Lifted Up and Sliding Down. Relatively young (Pliocene) sedimentary formations have been lifted by recent tectonic activity and exposed at the Centerville Beach Landsclide in Humboldt County. The weathered material slides down to the beach relatively quickly to join sediment transported and deposited by northern California streams and rivers. Note the wider beach near the top of the photo, where Fleener Creek flows out to the sea.

You can now see how this sand grain story is so powerfully connected to our previous web page story, as we followed a California water drop. You might also notice how erosional and depositional environments can change drastically over time and along the way as stream velocities accelerate on steeper slopes and decelerate through flatter terrain with lower relief. Human obstructions, such as dams, can also create barriers that block our sand and other sediments from getting to their base levels (in this case, sea level). Such upstream structures may result in accelerated erosion within sediment-poor stream channels and on beaches downstream from the obstructions that have trapped debris. Changes in plant cover, especially in and around riparian plant communities, can also drastically alter sediment loads of streams. The best example of this is when a wildfire strips away protective biomass, leaving a surface far more vulnerable to rain drop impacts and debris flows that violently carry loose materials downslope. California streams and rivers produce some of the greatest sediment yields /area in the world during winter storms that can follow on the heels of these fire seasons, when accelerated erosion rules. 

Dams as Barriers to Sediment. The Rindge family built the Malibu Rindge Dam in the 1920’s. Its reservoir filled with sediment carried by Malibu Creek within a few decades and it was never fully functional. Malibu Creek might not look like much during the dry season, but it can become a raging torrent with very high sediment loads during winter storms. The sediment trapped behind the dam was destined for Malibu Lagoon and today’s world-famous Malibu Surfrider Beach. Many other beaches along California’s coast have been starved of sand and become more erosional due to such upstream obstructions. This is among several of the state’s obsolete and useless dams that have been targeted for demolition to restore their streams’ ecosystems and allow migrating fish to return and spawn. Enormous costs have slowed such restoration projects.
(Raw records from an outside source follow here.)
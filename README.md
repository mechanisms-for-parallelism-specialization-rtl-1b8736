# DySER block: a configurable dataflow fabric with vector ports and fast reconfiguration

DySER (Dynamically Specializing Execution Resources) is an accelerator that sits beside a
processor pipeline. Its main idea: a program region is not run as a stream of instructions. It is
mapped once onto a grid of functional units (FUs) joined by configurable switches. Operands flow
through that hardware datapath like data through a circuit: an FU fires when its inputs have
arrived, and no decode, issue or register traffic is involved. The host sends operands into named
input ports and reads results from named output ports.

This SystemVerilog implements one 64-FU DySER block. It includes the three mechanisms that make the
fabric useful for data-parallel code:

* **Vector ports.** One wide host access is spread over several fabric ports, or gathered from
  them, by a per-port *vector map*.
* **Several configurations stored in every tile**, so the block can hold more than one datapath.
* **Fast configuration switching.** The fabric moves from one stored configuration to the next
  while results of the old one are still draining, using in-band RESET and SET tokens and a 1-bit
  *free* signal between neighbours.

The host processor, its wide load/store path and the compiler that produces configurations are not
part of this RTL. Their side of the block is brought out as request ports on `dyser_top`.

## 1. The fabric

```
  in 0    in 1    in 2          in 8         (input ports 0..8 enter from the north)
   |       |       |              |
in 9 -S(0,0)---S(0,1)---S(0,2) ... S(0,8)- out 9     (inputs 9..17 enter from the west,
   |  FU(0,0) | FU(0,1) |           |                 outputs 9..17 leave to the east)
in10 -S(1,0)---S(1,1)---S(1,2) ... S(1,8)- out 10
   |  FU(1,0) | ...
   :          :
     -S(8,0)---S(8,1)--- ...     S(8,8)- out 17
   |       |                      |
 out 0   out 1                  out 8        (output ports 0..8 leave to the south)
```

There are 9 x 9 switches. There is an FU in each of the 8 x 8 squares between them.

**FUs.** FU (r,c) can take each operand from any of its four corner switches: (r,c), (r,c+1),
(r+1,c) or (r+1,c+1). It always delivers its result to the south-east corner, switch (r+1,c+1).
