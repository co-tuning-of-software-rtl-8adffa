// stream_fifo: synchronous FIFO terminating one host data stream.
//
// The host-link core writes inbound data into one of these and reads outbound
// data from another; the accelerator uses the other side. The write side has
// wr_en / din / full; the read side has rd_en / dout / empty, the signal set of
// a generic FPGA FIFO as the host-link core expects it. With FWFT = 0 (standard
// mode, for a consumer that expects it) dout is registered and shows the word
// the cycle after rd_en; with FWFT = 1 dout always shows the head word and
// rd_en removes it, which is what a valid/ready consumer needs. The document
// names the FIFOs and their signals; depth, both read modes and the
// synchronous reset are this design's choices.
//
// DEPTH must be a power of two. Writing when full or reading when empty is a
// protocol error (asserted) and is ignored.
module stream_fifo #(
  parameter int unsigned WIDTH = 32,
  parameter int unsigned DEPTH = 512,
  parameter bit          FWFT  = 1'b0
) (
  input  logic             clk,
  input  logic             rst,
  input  logic             wr_en,
  input  logic [WIDTH-1:0] din,
  output logic             full,
  input  logic             rd_en,
  output logic [WIDTH-1:0] dout,
  output logic             empty
);

  localparam int unsigned AW = $clog2(DEPTH);

  logic [WIDTH-1:0] mem [DEPTH];
  logic [AW:0]      wptr, rptr;
  logic             do_wr, do_rd;

  assign full  = (wptr[AW] != rptr[AW]) && (wptr[AW-1:0] == rptr[AW-1:0]);
  assign empty = (wptr == rptr);
  assign do_wr = wr_en && !full;
  assign do_rd = rd_en && !empty;

  always_ff @(posedge clk) begin
    if (do_wr) mem[wptr[AW-1:0]] <= din;
  end

  always_ff @(posedge clk) begin
    if (rst) begin
      wptr <= '0;
      rptr <= '0;
    end else begin
      if (do_wr) wptr <= wptr + 1'b1;
      if (do_rd) rptr <= rptr + 1'b1;
    end
  end

  if (FWFT) begin : g_fwft
    assign dout = mem[rptr[AW-1:0]];
  end else begin : g_std
    logic [WIDTH-1:0] dout_q;
    always_ff @(posedge clk) begin
      if (do_rd) dout_q <= mem[rptr[AW-1:0]];
    end
    assign dout = dout_q;
  end

  a_no_overflow:  assert property (@(posedge clk) disable iff (rst) !(wr_en && full));
  a_no_underflow: assert property (@(posedge clk) disable iff (rst) !(rd_en && empty));

endmodule
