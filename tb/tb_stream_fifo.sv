// tb_stream_fifo: random writes and reads against a queue model, for the
// standard-read (data one cycle after rd_en) and first-word-fall-through forms
// of an 8-deep FIFO. Checks data order, full and empty flags, and that both
// flags are reached.
module tb_stream_fifo;
  logic clk = 1'b0;
  logic rst;
  int checks = 0, failures = 0;
  int saw_full = 0, saw_empty = 0;

  always #5 clk = ~clk;

  initial begin
    repeat (100000) @(posedge clk);
    failures++;
    $display("watchdog expired");
    $display("TB_RESULT checks=%0d failures=%0d", checks, failures);
    $finish;
  end

  logic        wr_s, rd_s, full_s, empty_s, wr_f, rd_f, full_f, empty_f;
  logic [31:0] din_s, dout_s, din_f, dout_f;

  stream_fifo #(.WIDTH(32), .DEPTH(8), .FWFT(1'b0)) dut_s (
    .clk, .rst, .wr_en(wr_s), .din(din_s), .full(full_s), .rd_en(rd_s), .dout(dout_s), .empty(empty_s));
  stream_fifo #(.WIDTH(32), .DEPTH(8), .FWFT(1'b1)) dut_f (
    .clk, .rst, .wr_en(wr_f), .din(din_f), .full(full_f), .rd_en(rd_f), .dout(dout_f), .empty(empty_f));

  task automatic run(input bit fwft, input int n);
    logic [31:0] q[$];
    logic [31:0] expect_std;
    logic        pending;
    pending = 1'b0;
    for (int t = 0; t < n; t++) begin
      logic w, r, f, e;
      logic [31:0] d;
      @(negedge clk);
      // the flags must agree with the model
      f = fwft ? full_f : full_s;
      e = fwft ? empty_f : empty_s;
      checks++;
      if (f !== (q.size() == 8) || e !== (q.size() == 0)) begin
        failures++;
        $display("flags full=%b empty=%b with %0d words", f, e, q.size());
      end
      if (f) saw_full++;
      if (e) saw_empty++;
      // standard mode: data of last cycle's read
      if (!fwft && pending) begin
        checks++;
        if (dout_s !== expect_std) begin failures++; $display("std dout %h expected %h", dout_s, expect_std); end
      end
      if (fwft && !e) begin
        checks++;
        if (dout_f !== q[0]) begin failures++; $display("fwft dout %h expected %h", dout_f, q[0]); end
      end
      // phases of mostly-writing and mostly-reading reach both flags
      w = !f && ($urandom_range(0, 99) < (((t / 40) % 2) ? 25 : 75));
      r = !e && ($urandom_range(0, 99) < (((t / 40) % 2) ? 75 : 25));
      d = $urandom;
      pending = r;
      if (r) expect_std = q.pop_front();
      if (w) q.push_back(d);
      if (fwft) begin wr_f = w; rd_f = r; din_f = d; end
      else      begin wr_s = w; rd_s = r; din_s = d; end
    end
    @(negedge clk);
    wr_s = 0; rd_s = 0; wr_f = 0; rd_f = 0;
  endtask

  initial begin
    wr_s = 0; rd_s = 0; wr_f = 0; rd_f = 0; din_s = 0; din_f = 0;
    rst = 1'b1;
    repeat (2) @(negedge clk);
    rst = 1'b0;
    run(1'b0, 3000);
    run(1'b1, 3000);
    checks++;
    if (saw_full == 0 || saw_empty == 0) begin
      failures++;
      $display("full seen %0d times, empty seen %0d times", saw_full, saw_empty);
    end
    $display("TB_RESULT checks=%0d failures=%0d", checks, failures);
    $finish;
  end
endmodule
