// fp32_add_tree: pipelined floating-point addition tree of N operands.
//
// N - 1 fp32_add units reduce N products to one sum. At each level operands 2k
// and 2k+1 are added; an odd operand left over at the end of a level is passed
// through a register so that every path has the same latency. The document
// specifies W*W - 1 adders in a tree; the pairing order and a register after
// every adder are this design's choices (floating-point addition is not
// associative, so the order is part of the result).
//
// Interface: x is sampled when en is high; y is the sum LEVELS enabled cycles
// later, LEVELS = ceil(log2 N) (7 for N = 81). One sum per enabled cycle.
module fp32_add_tree
  import stencil_pkg::*;
#(
  parameter int unsigned N = 81
) (
  input  logic  clk,
  input  logic  en,
  input  fp32_t x [N],
  output fp32_t y
);

  localparam int LEVELS = tree_levels(N);

  // lvl[l][k] is operand k at level l; level 0 is the input.
  fp32_t lvl [LEVELS+1][N];

  for (genvar k = 0; k < N; k++) begin : g_in
    assign lvl[0][k] = x[k];
  end

  for (genvar l = 0; l < LEVELS; l++) begin : g_level
    localparam int W_IN  = tree_width(N, l);
    localparam int W_OUT = tree_width(N, l + 1);
    for (genvar k = 0; k < W_OUT; k++) begin : g_node
      if (2 * k + 1 < W_IN) begin : g_add
        fp32_add u_add (.clk(clk), .en(en), .a(lvl[l][2*k]), .b(lvl[l][2*k+1]), .y(lvl[l+1][k]));
      end else begin : g_pass
        always_ff @(posedge clk) begin
          if (en) lvl[l+1][k] <= lvl[l][2*k];
        end
      end
    end
    for (genvar k = W_OUT; k < N; k++) begin : g_unused
      assign lvl[l+1][k] = FP32_POS_ZERO;
    end
  end

  assign y = lvl[LEVELS][0];

endmodule
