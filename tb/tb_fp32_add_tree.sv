// tb_fp32_add_tree: feeds a new random operand vector every enabled cycle into
// trees of 81 (the default, 9x9 window) and 9 operands and checks each sum
// against the reference pairwise sum exactly LEVELS enabled cycles later
// (7 and 4 levels), with random disabled cycles in between.
module tb_fp32_add_tree;
  import stencil_pkg::*;
  import fp32_ref_pkg::*;

  logic clk = 1'b0;
  logic en;
  int checks = 0, failures = 0;

  always #5 clk = ~clk;

  initial begin
    repeat (100000) @(posedge clk);
    failures++;
    $display("watchdog expired");
    $display("TB_RESULT checks=%0d failures=%0d", checks, failures);
    $finish;
  end

  fp32_t x81 [81];
  fp32_t x9  [9];
  fp32_t y81, y9;

  fp32_add_tree #(.N(81)) dut81 (.clk, .en, .x(x81), .y(y81));
  fp32_add_tree #(.N(9))  dut9  (.clk, .en, .x(x9),  .y(y9));

  initial begin
    fp32_t q81[$], q9[$];
    int    nen;
    logic [31:0] v[];
    en = 1'b0;
    nen = 0;
    if (tree_levels(81) != 7 || tree_levels(9) != 4) begin
      failures++;
      $display("tree depth wrong");
    end
    checks++;
    for (int t = 0; t < 3000; t++) begin
      @(negedge clk);
      en = ($urandom_range(0, 3) != 0);
      v = new[81];
      for (int n = 0; n < 81; n++) begin x81[n] = rand_val(); v[n] = x81[n]; end
      if (en) q81.push_back(tree_sum(v));
      v = new[9];
      for (int n = 0; n < 9; n++) begin x9[n] = rand_val(); v[n] = x9[n]; end
      if (en) q9.push_back(tree_sum(v));
      @(posedge clk);
      #1;
      if (en) begin
        nen++;
        if (nen >= 7) begin
          checks++;
          if (!same(y81, q81[nen-7])) begin
            failures++;
            if (failures < 10) $display("N=81 sum %0d: %h expected %h", nen-7, y81, q81[nen-7]);
          end
        end
        if (nen >= 4) begin
          checks++;
          if (!same(y9, q9[nen-4])) begin
            failures++;
            if (failures < 10) $display("N=9 sum %0d: %h expected %h", nen-4, y9, q9[nen-4]);
          end
        end
      end
    end
    $display("TB_RESULT checks=%0d failures=%0d", checks, failures);
    $finish;
  end
endmodule
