// stencil_mul_array: the W*W parallel floating-point multipliers of the stencil.
//
// Lane n multiplies window element pix[n] by coefficient coef[n]. A lane whose
// mask bit is low uses +0 in place of the pixel: this is how window positions
// outside the image are ignored, so border outputs are the sum over the part of
// the window that lies inside the image. The multipliers are the document's;
// the mask is this design's way of giving border elements that meaning.
//
// Interface: inputs are sampled when en is high, prod[n] is valid one enabled
// cycle later (latency 1, one window per cycle).
module stencil_mul_array
  import stencil_pkg::*;
#(
  parameter int unsigned N = 81   // W*W lanes
) (
  input  logic         clk,
  input  logic         en,
  input  fp32_t        pix  [N],
  input  fp32_t        coef [N],
  input  logic [N-1:0] mask,
  output fp32_t        prod [N]
);

  for (genvar n = 0; n < N; n++) begin : g_lane
    fp32_t a;
    assign a = mask[n] ? pix[n] : FP32_POS_ZERO;
    fp32_mul u_mul (.clk(clk), .en(en), .a(a), .b(coef[n]), .y(prod[n]));
  end

endmodule
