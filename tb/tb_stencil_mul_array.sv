// tb_stencil_mul_array: random windows, coefficients and masks through N = 9
// lanes. Each lane must give pixel * coefficient (binary32, reference model),
// or +0 * coefficient where the mask bit is low, one enabled cycle later.
module tb_stencil_mul_array;
  import stencil_pkg::*;
  import fp32_ref_pkg::*;
  localparam int N = 9;

  logic         clk = 1'b0;
  logic         en;
  fp32_t        pix  [N];
  fp32_t        coef [N];
  logic [N-1:0] mask;
  fp32_t        prod [N];
  int checks = 0, failures = 0;

  stencil_mul_array #(.N(N)) dut (.clk, .en, .pix, .coef, .mask, .prod);

  always #5 clk = ~clk;

  initial begin
    repeat (100000) @(posedge clk);
    failures++;
    $display("watchdog expired");
    $display("TB_RESULT checks=%0d failures=%0d", checks, failures);
    $finish;
  end

  initial begin
    fp32_t expv [N];
    en = 1'b0; mask = '0;
    for (int n = 0; n < N; n++) begin pix[n] = '0; coef[n] = '0; end
    for (int t = 0; t < 2000; t++) begin
      @(negedge clk);
      mask = N'($urandom);
      for (int n = 0; n < N; n++) begin
        pix[n]  = rand_val();
        coef[n] = rand_val();
        expv[n] = mask[n] ? mul(pix[n], coef[n]) : mul(32'd0, coef[n]);
      end
      en = 1'b1;
      @(negedge clk);
      en = 1'b0;
      for (int n = 0; n < N; n++) begin
        checks++;
        if (!same(prod[n], expv[n])) begin
          failures++;
          if (failures < 10) $display("lane %0d: %h expected %h", n, prod[n], expv[n]);
        end
      end
    end
    $display("TB_RESULT checks=%0d failures=%0d", checks, failures);
    $finish;
  end
endmodule
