// stencil_window: the line buffer of the streaming 2D stencil.
//
// W rows of shift registers turn a row-major stream of an I x I image into a
// W x W window that is complete on every cycle. Each row has W tap registers;
// the last tap of row r feeds an (I - W)-stage row_shift_reg whose output
// enters the first tap of row r+1, so consecutive rows are exactly I elements
// apart. The last row has only its W tap registers. This is the structure the
// document draws; its figure labels the long segment "I - W + 1", which counts
// the tap points at the register inputs, and here the total delay per row is I.
//
// Interface: when shift is high, din enters and every tap moves one place.
// After the shift that brought in stream element k, win[dr][dc] holds element
// k - dr*I - dc (dr, dc = 0 .. W-1). Reset only restarts the row buffers'
// pointers; positions not yet filled are masked by the controller.
module stencil_window
  import stencil_pkg::*;
#(
  parameter int unsigned I = 512,   // image side in elements
  parameter int unsigned W = 9      // window side in elements
) (
  input  logic  clk,
  input  logic  rst,
  input  logic  shift,
  input  fp32_t din,
  output fp32_t win [W][W]
);

  fp32_t row_in [W];

  assign row_in[0] = din;

  for (genvar r = 0; r < W; r++) begin : g_row
    always_ff @(posedge clk) begin
      if (shift) begin
        win[r][0] <= row_in[r];
        for (int c = 1; c < W; c++) win[r][c] <= win[r][c-1];
      end
    end
    if (r < W - 1) begin : g_link
      row_shift_reg #(.LEN(I - W), .WIDTH(32)) u_row (
        .clk  (clk),
        .rst  (rst),
        .en   (shift),
        .din  (win[r][W-1]),
        .dout (row_in[r+1])
      );
    end
  end

endmodule
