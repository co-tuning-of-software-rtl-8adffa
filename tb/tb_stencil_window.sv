// tb_stencil_window: streams a numbered sequence through a small line buffer
// (I = 8, W = 3) with random gaps and checks, after every shift k, that tap
// (dr, dc) holds element k - dr*I - dc: the W x W window of a row-major image.
module tb_stencil_window;
  import stencil_pkg::*;
  localparam int I = 8;
  localparam int W = 3;

  logic  clk = 1'b0;
  logic  rst, shift;
  fp32_t din;
  fp32_t win [W][W];
  int checks = 0, failures = 0;

  stencil_window #(.I(I), .W(W)) dut (.clk, .rst, .shift, .din, .win);

  always #5 clk = ~clk;

  initial begin
    repeat (50000) @(posedge clk);
    failures++;
    $display("watchdog expired");
    $display("TB_RESULT checks=%0d failures=%0d", checks, failures);
    $finish;
  end

  function automatic fp32_t elem(input int k);
    return 32'hA500_0000 + 32'(k);
  endfunction

  initial begin
    int k;
    shift = 1'b0; din = '0;
    rst = 1'b1;
    repeat (2) @(negedge clk);
    rst = 1'b0;
    k = 0;
    while (k < 5 * I * I) begin
      @(negedge clk);
      shift = ($urandom_range(0, 4) != 0);
      din   = shift ? elem(k) : $urandom;
      @(negedge clk);
      if (shift) begin
        for (int dr = 0; dr < W; dr++) begin
          for (int dc = 0; dc < W; dc++) begin
            int idx;
            idx = k - dr * I - dc;
            if (idx >= 0) begin
              checks++;
              if (win[dr][dc] !== elem(idx)) begin
                failures++;
                if (failures < 10) $display("k=%0d tap[%0d][%0d]=%h expected %h", k, dr, dc, win[dr][dc], elem(idx));
              end
            end
          end
        end
        k++;
      end
      shift = 1'b0;
    end
    $display("TB_RESULT checks=%0d failures=%0d", checks, failures);
    $finish;
  end
endmodule
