// stencil_core: the streaming 2D stencil (convolution) accelerator datapath.
//
// An I x I binary32 image streams in one element per cycle after its W x W
// coefficients; the convolved I x I image streams out one element per cycle.
// The line buffer (stencil_window) presents the whole W x W window every cycle,
// the W*W multipliers (stencil_mul_array) scale it by the coefficients
// (stencil_coeffs), and a tree of W*W - 1 adders (fp32_add_tree) sums the
// products. stencil_ctrl sequences coefficient loading, streaming and the final
// padding shifts and masks window positions outside the image. This is the
// structure the document describes; the border handling and the stall rule
// are this design's choices (see stencil_ctrl).
//
// Output element (r, c) is sum over i, j < W of coef[i][j] * img[r-h+i][c-h+j],
// h = (W-1)/2, with terms outside the image omitted, summed pairwise in the
// order n = i*W + j (see fp32_add_tree).
//
// Interface: valid/ready streams on both sides, 32-bit words. Latency from the
// input element that completes a window to its output: 1 (line buffer) + 1
// (multipliers) + ceil(log2(W*W)) (adder tree) cycles without stalls.
// Synchronous active-high reset.
module stencil_core
  import stencil_pkg::*;
#(
  parameter int unsigned I = 512,
  parameter int unsigned W = 9
) (
  input  logic  clk,
  input  logic  rst,
  input  logic  s_valid,
  output logic  s_ready,
  input  fp32_t s_data,
  output logic  m_valid,
  input  logic  m_ready,
  output fp32_t m_data,
  output logic  m_last,
  output stencil_state_e state
);

  localparam int unsigned N   = W * W;
  localparam int unsigned LAT = 1 + tree_levels(N);

  logic           coef_load, shift, pad, adv;
  logic [N-1:0]   mask;
  fp32_t          win  [W][W];
  fp32_t          pix  [N];
  fp32_t          coef [N];
  fp32_t          prod [N];

  stencil_ctrl #(.I(I), .W(W), .LAT(LAT)) u_ctrl (
    .clk, .rst, .s_valid, .s_ready, .m_ready, .m_valid,
    .coef_load, .shift, .pad, .adv, .mask, .state, .last_out(m_last)
  );

  stencil_coeffs #(.W(W)) u_coeffs (
    .clk, .load(coef_load), .din(s_data), .coef
  );

  stencil_window #(.I(I), .W(W)) u_window (
    .clk, .rst, .shift, .din(pad ? FP32_POS_ZERO : s_data), .win
  );

  // Coefficient (i, j) meets the element W-1-i rows and W-1-j columns behind
  // the newest one in the line buffer.
  for (genvar i = 0; i < W; i++) begin : g_pi
    for (genvar j = 0; j < W; j++) begin : g_pj
      assign pix[i*W+j] = win[W-1-i][W-1-j];
    end
  end

  stencil_mul_array #(.N(N)) u_mul (
    .clk, .en(adv), .pix, .coef, .mask, .prod
  );

  fp32_add_tree #(.N(N)) u_tree (
    .clk, .en(adv), .x(prod), .y(m_data)
  );

endmodule
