// tb_stencil_core: end-to-end convolutions through the stencil datapath at
// reduced sizes: a 3x3 window on an 8x8 image without stalls (exact cycle
// timing), a 5x5 window on a 12x12 image with random input gaps and output
// back-pressure, and a 9x9 window (the default window) on a 16x16 image.
module tb_stencil_core;
  logic clk = 1'b0;
  logic rst;
  int c0, f0, c1, f1, c2, f2;
  logic d0, d1, d2;

  always #5 clk = ~clk;

  stencil_core_check #(.I(8),  .W(3), .STALL(1'b0), .NOPS(3)) u0 (.clk, .rst, .checks(c0), .failures(f0), .done(d0));
  stencil_core_check #(.I(12), .W(5), .STALL(1'b1), .NOPS(2)) u1 (.clk, .rst, .checks(c1), .failures(f1), .done(d1));
  stencil_core_check #(.I(16), .W(9), .STALL(1'b0), .NOPS(2)) u2 (.clk, .rst, .checks(c2), .failures(f2), .done(d2));

  initial begin
    rst = 1'b1;
    repeat (3) @(negedge clk);
    rst = 1'b0;
  end

  initial begin
    fork
      begin
        wait (d0 && d1 && d2);
        $display("TB_RESULT checks=%0d failures=%0d", c0 + c1 + c2, f0 + f1 + f2);
      end
      begin
        repeat (20000) @(posedge clk);
        $display("watchdog expired");
        $display("TB_RESULT checks=%0d failures=%0d", c0 + c1 + c2, f0 + f1 + f2 + 1);
      end
    join_any
    $finish;
  end
endmodule
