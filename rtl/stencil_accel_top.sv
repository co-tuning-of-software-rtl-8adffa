// stencil_accel_top: programmable-logic side of the streaming 2D stencil
// accelerator.
//
// The host streams each convolution's W*W coefficients and then its I*I image
// (binary32, row-major) into the inbound FIFO and reads the I*I result image
// from the outbound FIFO. Between them stencil_core computes the convolution at
// one element per cycle. The two FIFO sides that face the host-link IP core
// (which carries the streams over the SoC bus and is not part of this design)
// are the top-level ports, with the signal names of that interface. The
// structure follows the document; FIFO depth and the FIFO read mode toward the
// accelerator are this design's choices.
//
// Ports: in_wr_en / in_din / in_full write the inbound stream; out_rd_en /
// out_dout / out_empty read the outbound stream (out_dout valid the cycle after
// out_rd_en). phase and image_done are status outputs for the host-side logic.
// Synchronous active-high reset.
module stencil_accel_top
  import stencil_pkg::*;
#(
  parameter int unsigned I          = 512,
  parameter int unsigned W          = 9,
  parameter int unsigned FIFO_DEPTH = 512
) (
  input  logic  clk,
  input  logic  rst,
  input  logic  in_wr_en,
  input  fp32_t in_din,
  output logic  in_full,
  input  logic  out_rd_en,
  output fp32_t out_dout,
  output logic  out_empty,
  output logic [1:0] phase,        // stencil_state_e of the core: 0 coefficients, 1 image, 2 padding
  output logic  image_done         // the last element of a result image enters the outbound FIFO
);

  logic  in_empty, in_rd_en, out_full, out_wr_en;
  fp32_t in_dout;
  logic  s_ready, m_valid, m_last;
  fp32_t m_data;
  stencil_state_e state;

  stream_fifo #(.WIDTH(32), .DEPTH(FIFO_DEPTH), .FWFT(1'b1)) u_in_fifo (
    .clk, .rst, .wr_en(in_wr_en), .din(in_din), .full(in_full),
    .rd_en(in_rd_en), .dout(in_dout), .empty(in_empty)
  );

  assign in_rd_en  = !in_empty && s_ready;

  stencil_core #(.I(I), .W(W)) u_core (
    .clk, .rst,
    .s_valid(!in_empty), .s_ready, .s_data(in_dout),
    .m_valid, .m_ready(!out_full), .m_data, .m_last, .state
  );

  assign out_wr_en  = m_valid && !out_full;
  assign phase      = state;
  assign image_done = out_wr_en && m_last;

  stream_fifo #(.WIDTH(32), .DEPTH(FIFO_DEPTH), .FWFT(1'b0)) u_out_fifo (
    .clk, .rst, .wr_en(out_wr_en), .din(m_data), .full(out_full),
    .rd_en(out_rd_en), .dout(out_dout), .empty(out_empty)
  );

endmodule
Sediment Trap. This close-up of Malibu Rindge Dam shows what was designed to be a reservoir for water. Instead, it quickly became a reservoir of trapped sediment that never made it to the beach. One way or another, time and gravity will win. The best outcome is that the useless dam is gradually demolished so that a restored Malibu Creek can resume carrying sediment that will nourish Malibu Beach.
Too Close for Comfort. Too many structures along the California coast have been built (by short-term thinking developers) too close to the ocean. As sea levels rise and sand-starved beaches are eroded, locals turn to building giant rock barriers and walls to protect them from the inevitable destruction that will occur when storms hit during high tides. But the barriers themselves increase waves’ erosive energy, particular on each end of the structures, often causing more accelerated erosion that destroys what’s left of a beach. This image of a barrier made of rip rap was taken during a summer low tide on Imperial Beach, but it could be in parts of Malibu, Stinson, or a few other unfortunate Golden State beaches.  You will likely see one of these beach barriers, complete with crashing waves, starring on the evening news during future winter storms.